Data under study Start Marker

// ahb_arbiter: shared-bus arbiter (AB) with four run-time selectable
// policies: fixed priority, round-robin, TDMA and lottery.
//
// Operation. The current owner keeps the bus for as long as it holds its
// HBUSREQ high; a master lowers HBUSREQ with the last address of its
// transaction. When the owner has let go, HREADY is high and some master
// requests, a new owner is chosen and its HGRANT is raised at the next clock
// edge (one arbitration cycle). HMASTER, the select of the shared bus's
// address multiplexer, follows HGRANT one HREADY edge later, as in AHB, so a
// newly granted master drives its first address in the cycle after it has
// seen HGRANT and HREADY together. With no request the last owner stays
// granted (parked).
//
// Policies (policy input, flybus_pkg::arb_policy_e):
//  * fixed priority: the requesting master with the lowest index wins;
//  * round-robin: the first requester after the previous owner wins;
//  * TDMA: a wheel of sum(SLOTS) slots, master i owning SLOTS[i] consecutive
//    slots; the wheel steps once per arbitration; the slot's owner wins if it
//    requests, otherwise round-robin decides;
//  * lottery: master i holds TICKETS[i] tickets; a 16-bit LFSR draws a
//    number below the ticket total of the requesting masters, and the
//    master whose ticket range holds it wins.
// Defaults 3,1,1,1 for slots and tickets are the weights the design is
// evaluated with for four masters M1..M4; the wheel order, the LFSR
// polynomial and the parking rule are this design's own choices.
module ahb_arbiter
  import flybus_pkg::*;
#(
  parameter int unsigned NM = 4,
  parameter int unsigned SLOTS   [NM] = '{3, 1, 1, 1},
  parameter int unsigned TICKETS [NM] = '{3, 1, 1, 1}
) (
  input  logic                  hclk,
  input  logic                  hresetn,
  input  arb_policy_e           policy,
  input  logic [NM-1:0]         hbusreq,
  input  logic                  hready,
  output logic [NM-1:0]         hgrant,
  output logic [$clog2(NM)-1:0] hmaster,
  output logic                  arb_event   // a new owner is chosen this cycle
);

  localparam int unsigned MW = $clog2(NM);

  function automatic int unsigned sum_of(int unsigned a [NM]);
    int unsigned s = 0;
    for (int i = 0; i < NM; i++) s += a[i];
    return s;
  endfunction

  localparam int unsigned WHEEL = sum_of(SLOTS);
  localparam int unsigned WW    = (WHEEL > 1) ? $clog2(WHEEL) : 1;

  logic [MW-1:0] owner, winner, rr_winner, slot_master, lot_winner;
  logic [WW-1:0] slot;
  logic [15:0]   lfsr;
  logic          arb;

  assign arb       = hready && !hbusreq[owner] && (|hbusreq);
  assign arb_event = arb;

  // Round-robin: first requester after the previous owner
  always_comb begin
    rr_winner = owner;
    for (int k = NM; k >= 1; k--) begin
      automatic logic [MW-1:0] c = MW'((int'(owner) + k) % NM);
      if (hbusreq[c]) rr_winner = MW'(c);
    end
  end

  // TDMA: master owning the current slot
  always_comb begin
    automatic int unsigned base = 0;
    slot_master = '0;
    for (int i = 0; i < NM; i++) begin
      if (int'(slot) >= base && int'(slot) < base + SLOTS[i]) slot_master = MW'(i);
      base += SLOTS[i];
    end
  end

  // Lottery: draw below the requesting masters' ticket total
  always_comb begin
    automatic int unsigned total = 0;
    automatic int unsigned draw;
    automatic int unsigned base = 0;
    for (int i = 0; i < NM; i++) if (hbusreq[i]) total += TICKETS[i];
    draw = (total == 0) ? 0 : (int'(lfsr) % total);
    lot_winner = owner;
    for (int i = NM - 1; i >= 0; i--) begin
      if (hbusreq[i]) begin
        base = 0;
        for (int j = 0; j < i; j++) if (hbusreq[j]) base += TICKETS[j];
        if (draw >= base) begin
          lot_winner = MW'(i);
          break;
        end
      end
    end
  end

  always_comb begin
    winner = owner;
    unique case (policy)
      ARB_FIXED: begin
        for (int i = NM - 1; i >= 0; i--) if (hbusreq[i]) winner = MW'(i);
      end
      ARB_RR:      winner = rr_winner;
      ARB_TDMA:    winner = hbusreq[slot_master] ? slot_master : rr_winner;
      ARB_LOTTERY: winner = lot_winner;
      default:     winner = rr_winner;
    endcase
  end

  always_ff @(posedge hclk or negedge hresetn) begin
    if (!hresetn) begin
      owner   <= '0;
      hmaster <= '0;
      slot    <= '0;
      lfsr    <= 16'hACE1;
    end else begin
      // x^16 + x^14 + x^13 + x^11 + 1, Fibonacci form
      lfsr <= {lfsr[14:0], lfsr[15] ^ lfsr[13] ^ lfsr[12] ^ lfsr[10]};
      if (arb) begin
        owner <= winner;
        slot  <= (int'(slot) == WHEEL - 1) ? '0 : slot + 1'b1;
      end
      if (hready) hmaster <= owner;
    end
  end

  always_comb begin
    hgrant = '0;
    hgrant[owner] = 1'b1;
  end

endmodule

Data under study End Marker

▶ **Brief**:
Set down an exact copy of the entries above.

▶ **Output of the task**:
// ahb_arbiter: shared-bus arbiter (AB) with four run-time selectable
// policies: fixed priority, round-robin, TDMA and lottery.
//
// Operation. The current owner keeps the bus for as long as it holds its
// HBUSREQ high; a master lowers HBUSREQ with the last address of its
// transaction. When the owner has let go, HREADY is high and some master
// requests, a new owner is chosen and its HGRANT is raised at the next clock
// edge (one arbitration cycle). HMASTER, the select of the shared bus's
// address multiplexer, follows HGRANT one HREADY edge later, as in AHB, so a
// newly granted master drives its first address in the cycle after it has
// seen HGRANT and HREADY together. With no request the last owner stays
// granted (parked).
//
// Policies (policy input, flybus_pkg::arb_policy_e):
//  * fixed priority: the requesting master with the lowest index wins;
//  * round-robin: the first requester after the previous owner wins;
//  * TDMA: a wheel of sum(SLOTS) slots, master i owning SLOTS[i] consecutive
//    slots; the wheel steps once per arbitration; the slot's owner wins if it
//    requests, otherwise round-robin decides;
//  * lottery: master i holds TICKETS[i] tickets; a 16-bit LFSR draws a
//    number below the ticket total of the requesting masters, and the
//    master whose ticket range holds it wins.
// Defaults 3,1,1,1 for slots and tickets are the weights the design is
// evaluated with for four masters M1..M4; the wheel order, the LFSR
// polynomial and the parking rule are this design's own choices.
module ahb_arbiter
  import flybus_pkg::*;
#(
  parameter int unsigned NM = 4,
  parameter int unsigned SLOTS   [NM] = '{3, 1, 1, 1},
  parameter int unsigned TICKETS [NM] = '{3, 1, 1, 1}
) (
  input  logic                  hclk,
  input  logic                  hresetn,
  input  arb_policy_e           policy,
  input  logic [NM-1:0]         hbusreq,
  input  logic                  hready,
  output logic [NM-1:0]         hgrant,
  output logic [$clog2(NM)-1:0] hmaster,
  output logic                  arb_event   // a new owner is chosen this cycle
);

  localparam int unsigned MW = $clog2(NM);

  function automatic int unsigned sum_of(int unsigned a [NM]);
    int unsigned s = 0;
    for (int i = 0; i < NM; i++) s += a[i];
    return s;
  endfunction

  localparam int unsigned WHEEL = sum_of(SLOTS);
  localparam int unsigned WW    = (WHEEL > 1) ? $clog2(WHEEL) : 1;

  logic [MW-1:0] owner, winner, rr_winner, slot_master, lot_winner;
  logic [WW-1:0] slot;
  logic [15:0]   lfsr;
  logic          arb;

  assign arb       = hready && !hbusreq[owner] && (|hbusreq);
  assign arb_event = arb;

  // Round-robin: first requester after the previous owner
  always_comb begin
    rr_winner = owner;
    for (int k = NM; k >= 1; k--) begin
      automatic logic [MW-1:0] c = MW'((int'(owner) + k) % NM);
      if (hbusreq[c]) rr_winner = MW'(c);
    end
  end

  // TDMA: master owning the current slot
  always_comb begin
    automatic int unsigned base = 0;
    slot_master = '0;
    for (int i = 0; i < NM; i++) begin
      if (int'(slot) >= base && int'(slot) < base + SLOTS[i]) slot_master = MW'(i);
      base += SLOTS[i];
    end
  end

  // Lottery: draw below the requesting masters' ticket total
  always_comb begin
    automatic int unsigned total = 0;
    automatic int unsigned draw;
    automatic int unsigned base = 0;
    for (int i = 0; i < NM; i++) if (hbusreq[i]) total += TICKETS[i];
    draw = (total == 0) ? 0 : (int'(lfsr) % total);
    lot_winner = owner;
    for (int i = NM - 1; i >= 0; i--) begin
      if (hbusreq[i]) begin
        base = 0;
        for (int j = 0; j < i; j++) if (hbusreq[j]) base += TICKETS[j];
        if (draw >= base) begin
          lot_winner = MW'(i);
          break;
        end
      end
    end
  end

  always_comb begin
    winner = owner;
    unique case (policy)
      ARB_FIXED: begin
        for (int i = NM - 1; i >= 0; i--) if (hbusreq[i]) winner = MW'(i);
      end
      ARB_RR:      winner = rr_winner;
      ARB_TDMA:    winner = hbusreq[slot_master] ? slot_master : rr_winner;
      ARB_LOTTERY: winner = lot_winner;
      default:     winner = rr_winner;
    endcase
  end

  always_ff @(posedge hclk or negedge hresetn) begin
    if (!hresetn) begin
      owner   <= '0;
      hmaster <= '0;
      slot    <= '0;
      lfsr    <= 16'hACE1;
    end else begin
      // x^16 + x^14 + x^13 + x^11 + 1, Fibonacci form
      lfsr <= {lfsr[14:0], lfsr[15] ^ lfsr[13] ^ lfsr[12] ^ lfsr[10]};
      if (arb) begin
        owner <= winner;
        slot  <= (int'(slot) == WHEEL - 1) ? '0 : slot + 1'b1;
      end
      if (hready) hmaster <= owner;
    end
  end

  always_comb begin
    hgrant = '0;
    hgrant[owner] = 1'b1;
  end

endmodule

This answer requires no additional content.